The Night Of...

JORDAN GAGNE, one of my former Berklee Valencia scoring students (and a wicked-good composer himself), steered my attention to HBO's new series, THE NIGHT OF, and its music. Jordan is working as a studio assistant to the show's composer, Jeff Russo. The first episode hooked me; the second episode went to the pit of my stomach with the weight of dread. I don't have a good feeling about where the trajectory of the plot may be taking us, but it's an accident I'm not going to be able to look away from, any more than I can look away from a nightmare.

With the show's creative architects being Steve Zaillian (Schindler's List and Gangs Of New York) and Richard Price (Sea Of Love, The Color Of Money), it would be well worth giving attention simply to see what these brilliant guys came up with. But it's the infrastructure of the show, including the score and the spellbinding, Sidney Lumet-ish cinematography by Igor Martinovic (Man On Wire), who I'm betting will be the next Janusz Kaminski, that takes it completely out of the realm of "TV" and into that new place halfway between the living room and the old 8th Street Playhouse in Greenwich Village (where I first saw films by Roman Polanski, Claude Chabrol, and Sam Fuller)--a place that is now, and will continue to be, the proving ground for new composers.

There's a single shot in the final act that's worthy of Alain Resnais.
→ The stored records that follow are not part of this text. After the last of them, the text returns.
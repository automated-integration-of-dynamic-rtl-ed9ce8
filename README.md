# Dynamic power management for a small FPGA system

A small FPGA with a single core voltage leaves two ways to save dynamic power
at run time: clock gating, which stops the clock of a part that has nothing to
do, and frequency scaling, which runs a part only as fast as it must. This RTL
shows both in a small system. It holds an 8-bit processor, a UART and a
power-management unit (PMU). Each part sits in a clock domain of its own. The
PMU makes every domain clock from one master clock. The processor can change
any domain's frequency, its own included, by writing one byte.

The system comes from a case study of automatically generated power
management on a Lattice iCE40 (iCEstick) board. There, the PMU and the
synchronizers were the generated parts, and the processor was an existing
open-source core. The generator software itself is not hardware and is not
part of this RTL.

## System structure

```
                 48 MHz master clock (PLL output)
                          |
   power_mode[1:0] ---> +-----+ --clock_pd1--> UART domain
                        | PMU | --clock_pd2--> processor domain (cpu_clk)
      cs, set_freq ---> +-----+ --clock_pd3--> (no load, brought out)
           ^
           |  sync_pmu (synchronizer_bus, processor -> master clock)
           |
   processor ports --- sync_tx (synchronizer_bus, processor -> UART) ---> UART transmit/tx_byte
   (cpu_data_out,  <-- sync_rx (synchronizer, UART -> processor) <------- UART received
    cpu_tx_valid,  <-- cpu_data_in taken directly from UART rx_byte
    cpu_pmu_changer)
                                                                UART <--> uart_rxd / uart_txd
```

| Module | File | Role |
|---|---|---|
| `dpm_system` | `rtl/dpm_system.sv` | Top. Wires the PMU, the UART and three synchronizers. The processor connects through ports. |
| `pmu` | `rtl/pmu.sv` | Makes the three domain clocks from the master clock and takes the frequency commands. |
| `synchronizer` | `rtl/synchronizer.sv` | Carries a one-cycle event between two clock domains. |
| `synchronizer_bus` | `rtl/synchronizer_bus.sv` | Carries an 8-bit word and its strobe between two clock domains. |
| `uart` | `rtl/uart.sv` | 8N1 serial transmitter and receiver. |
| `dpm_pkg` | `rtl/dpm_pkg.sv` | Level codes, the command-word struct and a helper that builds a command word. |

The processor, its memory and the PLL are not in this RTL. The processor is
an existing core. The PLL is a vendor primitive that makes 48 MHz from the
board's 12 MHz oscillator. The master clock therefore enters `dpm_system` as
the `clock` port. The processor's clock and signals are ports of the top
(`cpu_*`). A behavioural processor in `tb/cpu_model.sv` drives them in
simulation.

## How the PMU makes the domain clocks

This is the least obvious part of the design, and the part most worth
understanding before you take it to hardware.

All domain clocks are gated copies of the one master clock. No separate
clocks are generated and then multiplexed. The PMU has a free-running divider
for each non-zero frequency level. Each divider gives a one-master-cycle
`tick` every `CLOCK_HZ / LEVEL_HZ` cycles:

| Level code | Frequency | Master cycles per domain pulse |
|---|---|---|
| 0 | stopped (clock gated) | - |
| 1 | 1.2 kHz | 40000 |
| 2 | 12 MHz (reset level) | 4 |
| 3 | 48 MHz | 1 |

Each domain picks the tick of its current level. The PMU retimes that
selection on the falling edge of the master clock (`en_q`) and ANDs it with
the master clock. A negative-edge flop followed by an AND behaves like a
latch-based clock-gating cell. The enable changes only while the master clock
is low, so the AND cannot produce a glitch or a shortened pulse. Every domain
clock edge lines up with a master clock edge.

What this means for a user:

* **Duty cycle.** A domain clock is a train of master-clock high phases.
  Each pulse is about 10.4 ns wide, whatever the level. At 12 MHz the clock is
  high for a quarter of its period, and at 1.2 kHz for a very small fraction.
  Logic in a domain must meet timing from one rising edge to the next, which
  is a full period. Only the high phase is short, so logic that uses both
  clock edges will not work in a slowed domain.
* **Level changes.** A new level takes effect at that level's next tick.
  The first pulse at the new rate therefore comes within one period of the new
  rate, with no runt pulse in between.
* **Phase.** Domains at the same level share a divider, so their pulses are
  in phase. A 12 MHz domain and a 48 MHz domain pulse together on every
  fourth master cycle.
* **On an FPGA** the AND should map onto the device's global-buffer enable or
  a dedicated clock-gating resource, not onto general logic.

## Commanding the PMU

The PMU takes commands in its own master-clock domain.

* **`cs` + `set_freq`.** A one-cycle `cs` applies `set_freq`. Bits [7:4]
  name the domain: 1, 2 and 3 select `clock_pd1`, `clock_pd2` and
  `clock_pd3`. Bits [3:0] give the level code from the table above. A command
  that names another domain or level code is ignored. `dpm_pkg::pmu_cmd()`
  builds a command word.
* **`power_mode`.** This input goes through a two-flop synchronizer. Each
  time its value changes, all three domains load their levels from row
  `power_mode` of the `MODE_LEVELS` parameter. If a `cs` command arrives in
  the same cycle, the command wins for its own domain. The default table is:

| Mode | pd1 | pd2 | pd3 |
|---|---|---|---|
| 0 | 12 MHz | 12 MHz | 12 MHz |
| 1 | 12 MHz | stopped | stopped |
| 2 | 48 MHz | 48 MHz | 48 MHz |
| 3 | stopped | stopped | stopped |

A mode is applied only when the input changes. To apply the same mode again,
for example after commands have moved single domains, switch to another mode
and back. After reset every domain runs at 12 MHz, which matches mode 0.

In the system, the processor sends commands through `sync_pmu`. It puts the
command on `cpu_data_out` and pulses `cpu_pmu_changer`. The word crosses into
the master-clock domain and arrives as `set_freq` together with a one-cycle
`cs`.

**A domain that stops its own clock cannot restart it.** If the processor
sets `clock_pd2` to level 0, it stops running. Only a `power_mode` change
or a reset brings it back. The end-to-end testbench shows this: it stops the
processor by command and revives it with mode 2.

## Crossing between domains

Both synchronizers use the same toggle handshake.

1. An accepted strobe in domain A flips a request flag. `synchronizer_bus`
   also captures `bus_in` into a holding register at the same time.
2. The flag goes through `STAGES` (default 2) flip-flops into domain B. On
   the next B edge, a change of the flag gives a one-cycle `clk_b_out`.
   `synchronizer_bus` loads the held word into `bus_out` in that same cycle.
3. The value that B has acted on returns through `STAGES` flip-flops to
   domain A. `busy` is high from the strobe until this acknowledge arrives.

Latency from the request flip to `clk_b_out` is `STAGES + 1` B-clock edges.
`bus_out` keeps the word until the next transfer. The holding register does
not change while the transfer is in flight, so domain B samples a stable
word.

A strobe that arrives while `busy` is high is dropped, and a simulation
assertion reports it. Callers should wait for `busy` to fall. The top brings
the busy outputs of the two processor-side synchronizers out as
`cpu_tx_busy` and `cpu_pmu_busy` for this.

A transfer needs both clocks. If domain B is stopped, `busy` stays high
until B runs again.

Received bytes cross in a different way. Only the UART's `received` event
passes through `sync_rx`, and it arrives as a pulse on `cpu_rx_full`. The
byte itself (`cpu_data_in`) comes straight from the UART's `rx_byte`
register. That register keeps its value for at least a character time after
the event, so the processor reads a settled value when it acts on the pulse.
This holds as long as the processor domain runs fast enough to see the event
before the next byte ends. At 1.2 kHz it does not, so only single keys get
through at that level.

## UART

`rtl/uart.sv` is a plain 8N1 UART: eight data bits, no parity, one stop bit.

* **Transmitter.** `transmit` starts a frame while the transmitter is idle.
  `tx_busy` covers exactly 10 bit times.
* **Receiver.** `rxd` passes a two-flop synchronizer, and each bit is
  sampled in its middle. `received` pulses once per frame with a valid stop
  bit. A frame with a low stop bit is dropped.

The bit time is `CLKS_PER_BIT` cycles of the UART domain clock. The default
of 104 gives 115200 baud at 12 MHz. The baud rate therefore scales with the
level that the PMU gives `clock_pd1`. At 48 MHz the UART runs four times
faster, so keep the UART domain at 12 MHz when the serial line's rate
matters.

## Own choices and departures

The following are taken from the case study:

* the block set and the port names of the PMU, UART and synchronizers;
* the three PMU domains;
* the command word, with the domain in the upper nibble and the level in the
  lower nibble, and its set strobe;
* the four frequencies: stopped, 1.2 kHz, 12 MHz and 48 MHz;
* the split into a UART domain and a processor domain, with the processor on
  `clock_pd2`;
* synchronizers on every crossing, plus one more from the processor to the
  PMU.

The following are this design's own choices:

* making every frequency by gating a single 48 MHz clock, and the pulse-train
  duty cycle that results;
* the numbering of levels and domains;
* what `power_mode` does and the contents of the mode table;
* reset to 12 MHz, with one asynchronous active-low reset for every block;
* the toggle handshake, the meaning of `busy` and the two-stage depth;
* which crossing uses which kind of synchronizer, and passing `rx_byte`
  without a synchronizer;
* the UART frame format and baud rate, and its `tx_busy`, `rxd` and `txd`
  ports;
* which signals the top brings out: `clock_pd3`, `level_pd`, the busy flags
  and the serial pins.

The case study measured board current at each frequency. The static current
dominated, and there was a small rise with frequency. Current cannot be
reproduced in RTL. The generator could also produce isolation cells for
designs whose domains can lose their supply. On a single-voltage FPGA no
domain is switched off, so none are included.

## Verification

Every testbench checks itself and ends with a
`TB_RESULT checks=N failures=M` line. Each one also has a watchdog.

| Testbench | What it checks |
|---|---|
| `tb/synchronizer_tb.sv` | One pulse per event, latency, `busy` cover and release, and events dropped while busy. Run at three clock ratios. |
| `tb/synchronizer_bus_tb.sv` | The same, with random words. The word arrives unchanged together with its strobe, `bus_out` holds it, and the source may change right after the strobe. |
| `tb/uart_tb.sv` | The bench decodes `txd` independently (bit values, start and stop bits, frame length) and drives `rxd` with an encoder at nominal and 3 % slow bit times. It also covers a framing error and a loopback. |
| `tb/pmu_tb.sv` | Pulse counts for each domain at every level, the exact 1.2 kHz period, ignored commands, all four modes, a command after a mode, and reset. Every domain-clock edge must line up with a master clock edge. |
| `tb/dpm_system_tb.sv` | The whole system at its default sizes, with `tb/cpu_model.sv` as the processor. Described below. |

`tb/dpm_system_tb.sv` plays the terminal on the serial line. The processor
prints `HELLO\r\n` over the UART. The bench types keys `3`, `x`, `1`, `2`
and `0`, which move the processor domain to 48 MHz, change nothing, and then
move it to 1.2 kHz, 12 MHz and stopped. Power modes 2, 1 and 0 then follow.
The bench checks:

* that the text arrives intact;
* that the spacing between characters is the processor's delay loop. The
  spacing shrinks four times at 48 MHz.
* the processor clock period at each level;
* that the third domain is gated in mode 1.

The bench counts each of these mechanisms, and a mechanism that never
happened is a failure.

Each testbench runs in well under a second. With Verilator 5, for example:

```
verilator --binary --timing --assert -Irtl -Itb -y rtl -y tb \
    rtl/dpm_pkg.sv tb/dpm_system_tb.sv --top-module dpm_system_tb
./obj_dir/Vdpm_system_tb
```

Replace `dpm_system_tb` with any other testbench name. The synchronizers
report a dropped strobe with a warning. The unit testbenches provoke this on
purpose.

## Changing it

* **Frequencies.** `pmu` takes `CLOCK_HZ` and `LEVEL_HZ[4]`. Each non-zero
  level must divide `CLOCK_HZ` exactly, and an elaboration assertion checks
  this. Level 0 is always "stopped". The level table in `dpm_pkg` names the
  codes.
* **Modes and reset level.** Set `MODE_LEVELS` (indexed `[mode][domain]`,
  domain 0 = `clock_pd1`) and `RESET_LEVEL`.
* **Synchronizer depth.** Set `STAGES`, minimum 2, on either synchronizer.
* **Baud rate.** Set `uart.CLKS_PER_BIT`. It counts cycles of the UART
  domain clock.
* **Number of domains.** This is fixed at three by the `clock_pd1..3` ports.
  To add domains, widen `NUM_DOMAINS` in `dpm_pkg` and add output ports.
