// Shared constants and types of the dynamic-power-management system.
//
// The PMU is driven by an 8-bit command: the upper nibble names a power
// domain, the lower nibble one of the predefined frequency levels. The
// level codes follow the rows of the measured frequency table: stopped,
// 1.2 kHz, 12 MHz and 48 MHz. Numbering the domains from 1 (so that
// domain 1 drives clock_pd1) and the level codes themselves are choices of
// this design.
package dpm_pkg;

  // Number of clock domains the PMU serves.
  localparam int unsigned NUM_DOMAINS = 3;
  // Number of frequency levels, including "stopped".
  localparam int unsigned NUM_LEVELS  = 4;

  typedef enum logic [1:0] {
    LVL_OFF    = 2'd0,   // clock gated, 0 Hz
    LVL_SLOW   = 2'd1,   // 1.2 kHz
    LVL_NORMAL = 2'd2,   // 12 MHz, the board's main frequency
    LVL_FAST   = 2'd3    // 48 MHz, the PLL output
  } level_e;

  // PMU command word: set_freq[7:4] = domain, set_freq[3:0] = level.
  typedef struct packed {
    logic [3:0] domain;
    logic [3:0] level;
  } pmu_cmd_t;

  // Build a command word.
  function automatic logic [7:0] pmu_cmd(input logic [3:0] domain, input level_e level);
    pmu_cmd_t c;
    c.domain = domain;
    c.level  = 4'(level);
    return c;
  endfunction

endpackage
The protagonist (played by Poorna Jagannathan) is being transferred to Riker's Island to await trial, and as he's being led through the  exterior prisoner door, the camera drops to the event's reflection in a puddle of dirty rainwater. In the hands of lesser artists, it might've felt like a show-off shot, but as with almost everything else about the show, it is embedded in the story.